For all that went wrong, the WMA served its purpose in defusing a volatile situation that was brewing, with pro-FLQ rallies and student strikes and occupations in sympathy with the terrorists, says Tetley. "(It) prevented demonstrations and marches in favour of the FLQ, thus avoiding violent confrontations with the police as well as damage to private and public property. It was astounding how the violence ended and the confrontations planned by the FLQ and its sympathizers did not take place."
In this he's backed by Julien Giguere, who headed the Montreal police anti-terrorist squad at the time. "It put a plug on the volcano that was set to explode."
Some sovereignists, if not the movement as a whole, have good reason to feel shame about the events of that October, Tetley suggests, not because of any disrepute cast on them by the WMA, but rather their own conduct at the time which was on the whole more supportive of the terrorists than the government. He cites an open letter at the height of the crisis issued by leading PQ figures, including Levesque, prominent nationalist academics and top union leaders urging further negotiations with the kidnappers and the possible release of what they called "political prisoners" who were, in fact, convicted criminals sentenced for bombings, robberies and killings in aid of the felquiste cause.

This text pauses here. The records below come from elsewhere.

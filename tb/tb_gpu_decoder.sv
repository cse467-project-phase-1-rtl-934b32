// tb_gpu_decoder: encodes every opcode in both operand forms with random
// fields and checks the decoded control bundle against the encoding rules.
module tb_gpu_decoder;
  import gpu_pkg::*;
  import tb_gpu_ref::*;
  int checks = 0, failures = 0;
  word_t instr;
  ctrl_t ctrl;

  gpu_decoder dut (.instr, .ctrl);

  task automatic chk(bit cond, string what);
    checks++;
    if (!cond) begin failures++; $display("FAIL %s instr=%h", what, instr); end
  endtask

  initial begin
    #100000;
    failures++;
    $display("TB_RESULT checks=%0d failures=%0d", checks, failures);
    $finish;
  end

  initial begin
    for (int n = 0; n < 2000; n++) begin
      logic [1:0] p; logic [4:0] op; logic [3:0] r1, r2, r3; logic [15:0] imm; bit ifm;
      logic [31:0] ex_imm; bit sx, alu_w;
      p = 2'($urandom); op = 5'($urandom_range(0, 17)); r1 = 4'($urandom);
      r2 = 4'($urandom); r3 = 4'($urandom); imm = 16'($urandom); ifm = 1'($urandom);
      instr = ifm ? enc_i(p, op, r1, r2, imm) : enc_r(p, op, r1, r2, r3);
      #1;
      sx = op inside {ADD, SUB, MUL, LI, SETLT};
      ex_imm = sx ? {{16{instr[15]}}, instr[15:0]} : {16'h0, instr[15:0]};
      alu_w = op inside {MUL, ADD, SUB, SRL, SLL, AND, NOT, XOR, OR, NAND, LI};
      chk(ctrl.valid_op == (op <= END), "valid_op");
      chk(ctrl.pred == p, "pred");
      chk(ctrl.src1 == r1, "src1");
      chk(ctrl.use_imm == ifm, "use_imm");
      if (ifm) chk(ctrl.imm == ex_imm, "imm");
      chk(ctrl.dst == (ifm ? r2 : r3), "dst");
      chk(ctrl.reg_we == (alu_w || op == LDGPMEM), "reg_we");
      chk(ctrl.pred_we == (op == SETLT), "pred_we");
      chk(ctrl.ld == (op == LDGPMEM), "ld");
      chk(ctrl.st == (op == STGPMEM), "st");
      chk(ctrl.storeq == (op == STOREQ), "storeq");
      chk(ctrl.end_op == (op == END), "end");
      case (op)
        MUL:  chk(ctrl.alu_op == ALU_MUL, "alu mul");
        ADD:  chk(ctrl.alu_op == ALU_ADD, "alu add");
        SUB:  chk(ctrl.alu_op == ALU_SUB, "alu sub");
        SRL:  chk(ctrl.alu_op == ALU_SRL, "alu srl");
        SLL:  chk(ctrl.alu_op == ALU_SLL, "alu sll");
        AND:  chk(ctrl.alu_op == ALU_AND, "alu and");
        NOT:  chk(ctrl.alu_op == ALU_NOT, "alu not");
        XOR:  chk(ctrl.alu_op == ALU_XOR, "alu xor");
        OR:   chk(ctrl.alu_op == ALU_OR, "alu or");
        NAND: chk(ctrl.alu_op == ALU_NAND, "alu nand");
        LI:   chk(ctrl.alu_op == ALU_PASSB, "alu li");
        SETLT: chk(ctrl.alu_op == ALU_LT, "alu lt");
        default: ;
      endcase
    end
    // ANDI r8, 0xffff, r8 must zero-extend; LI r3, -2 must sign-extend
    instr = enc_i(0, AND, 8, 8, 16'hFFFF); #1; chk(ctrl.imm == 32'h0000_FFFF, "andi zext");
    instr = enc_i(0, LI, 0, 3, 16'hFFFE);  #1; chk(ctrl.imm == 32'hFFFF_FFFE && ctrl.dst == 3, "li sext");
    $display("TB_RESULT checks=%0d failures=%0d", checks, failures);
    $finish;
  end
endmodule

"Those persons who acted unwisely at the time, either by supporting the FLQ or by not opposing the group until it was too late, today refrain from dealing with their own actions and those of the FLQ," he writes.
"Instead they deflect attention from themselves by talking incessantly of the War Measures Act and the 'apprehended insurrection.' " Among these he cites Montreal's ultra-sovereignist Societe Saint-Jean Baptiste, which will mark this year's crisis anniversary with the gala unveiling of a monument on its headquarters front lawn to commemorate the "prisoners of opinion" rounded up under the WMA.

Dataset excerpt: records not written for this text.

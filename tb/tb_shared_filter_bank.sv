// tb_shared_filter_bank: self-checking test of the shared polyphase filter
// bank with 8 branches (LOG_M = 3) and K = 4 taps per branch, in the full
// (8-branch) and half (4-branch) configurations. Random samples are offered
// with random gaps, honouring in_ready. Each branch output is compared with
// sum_k h[k*M+M-1-p] * x[(m-k)*M+p] computed here from the prototype
// formula (Hamming-windowed sinc), within one LSB. The shared MAC unit must
// deliver one branch every K cycles.
module tb_shared_filter_bank;
  import mcd_pkg::*;
  localparam int LOG_M = 3, K = 4, MMAX = 8, L = K * MMAX, NBLK = 7;

  logic clk = 0, rst_n = 1, half = 0, clear = 0, in_valid = 0, in_ready;
  cplx_t in_data = '0, out_data;
  logic out_valid, out_first;
  int checks = 0, failures = 0;

  shared_filter_bank #(.LOG_M(LOG_M), .K(K)) dut (.*);
  always #5 clk = ~clk;
  initial #2 rst_n = 0;   // a real falling edge for the asynchronous reset

  initial begin
    repeat (100000) @(posedge clk);
    failures++;
    $display("TB_RESULT checks=%0d failures=%0d", checks, failures);
    $finish;
  end

  int h [L];
  int xr [NBLK][MMAX], xi [NBLK][MMAX];

  function automatic int rnd14(input real v);
    real s = v * 16384.0;
    return (s >= 0.0) ? $rtoi(s + 0.5) : -$rtoi(-s + 0.5);
  endfunction

  task automatic run(input logic hf);
    int m = hf ? MMAX / 2 : MMAX;
    int blk = 0, p = 0, last_t = 0, t = 0;
    for (int b = 0; b < NBLK; b++)
      for (int i = 0; i < m; i++) begin
        xr[b][i] = $signed($urandom_range(0, 60000)) - 30000;
        xi[b][i] = $signed($urandom_range(0, 60000)) - 30000;
      end
    @(negedge clk); half = hf; clear = 1; @(negedge clk); clear = 0;
    fork
      begin
        for (int b = 0; b < NBLK; b++)
          for (int i = 0; i < m; i++) begin
            in_valid = 1; in_data.re = 16'(xr[b][i]); in_data.im = 16'(xi[b][i]);
            #1; while (!in_ready) @(negedge clk);
            @(negedge clk); in_valid = 0;
            repeat ($urandom_range(0, 6)) @(negedge clk);
          end
      end
      begin
        while (blk < NBLK) begin
          @(posedge clk); #1; t++;
          if (out_valid) begin
            longint ar = 0, ai = 0;
            int er, ei;
            for (int k = 0; k < K; k++) begin
              int ci = hf ? 2 * (k * m + m - 1 - p) : k * m + m - 1 - p;
              if (blk - k >= 0) begin
                ar += longint'(h[ci]) * xr[blk-k][p];
                ai += longint'(h[ci]) * xi[blk-k][p];
              end
            end
            er = int'(ar >>> 14); ei = int'(ai >>> 14);
            if (er > 32767) er = 32767; if (er < -32768) er = -32768;
            if (ei > 32767) ei = 32767; if (ei < -32768) ei = -32768;
            checks++;
            if (out_data.re - er > 1 || er - out_data.re > 1 || out_data.im - ei > 1 || ei - out_data.im > 1) begin
              failures++; $display("blk %0d p %0d got %0d,%0d exp %0d,%0d", blk, p, out_data.re, out_data.im, er, ei);
            end
            checks++;
            if (out_first != (p == 0)) begin failures++; $display("out_first wrong at p %0d", p); end
            if (p > 0) begin
              checks++;
              if (t - last_t != K) begin failures++; $display("branch spacing %0d", t - last_t); end
            end
            last_t = t;
            if (p == m - 1) begin p = 0; blk++; end else p++;
          end
        end
      end
    join
  endtask

  initial begin
    for (int n = 0; n < L; n++) begin
      real tt, sc;
      tt = (n - (L - 1) / 2.0) / MMAX;
      sc = (tt == 0.0) ? 1.0 : $sin(3.141592653589793 * tt) / (3.141592653589793 * tt);
      h[n] = rnd14(sc * (0.54 - 0.46 * $cos(6.283185307179586 * n / (L - 1))));
    end
    repeat (3) @(negedge clk); rst_n = 1;
    run(1'b0);
    run(1'b1);
    $display("TB_RESULT checks=%0d failures=%0d", checks, failures);
    $finish;
  end
endmodule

Historian Jack Granatstein has the distinction of being cited in both books, in the one for his initial opposition to the act and in the other for his subsequent reversal on the issue. "I came to believe that escalating was a much more real possibility than I had thought that October," he said in an interview. "I didn't like Trudeau, never voted for him, but on this one I've come to think he was dead right, and that essentially the crazies in the sovereignist movement were tamed."
While the debate rages on, the War Measures Act is long off the books. It was replaced shortly after the crisis by the Public Order Bill in 1971 and later by the Emergencies Act of 1988. The current law allows for extraordinary measures in times of perceived emergency, but makes them subject to the Charter of Rights and Freedoms and parliamentary approval.
Even so, that doesn't make Canada a land of unassailable civil liberties, said Bouthillier, pointing to the 1,100 people arrested during last summer's anti-summit demonstrations, many as indiscriminately as those hauled in by the WMA dragnet. "There's something unhealthy in saying (the WMA) shouldn't be talked about. If it's just forgotten, who knows if they'll do the same thing in 10 years or 20. Ask the people in Toronto what they think."
Whether it was Trudeau's darkest hour may be debatable. That it was Quebec's darkest hour in modern times is undeniable.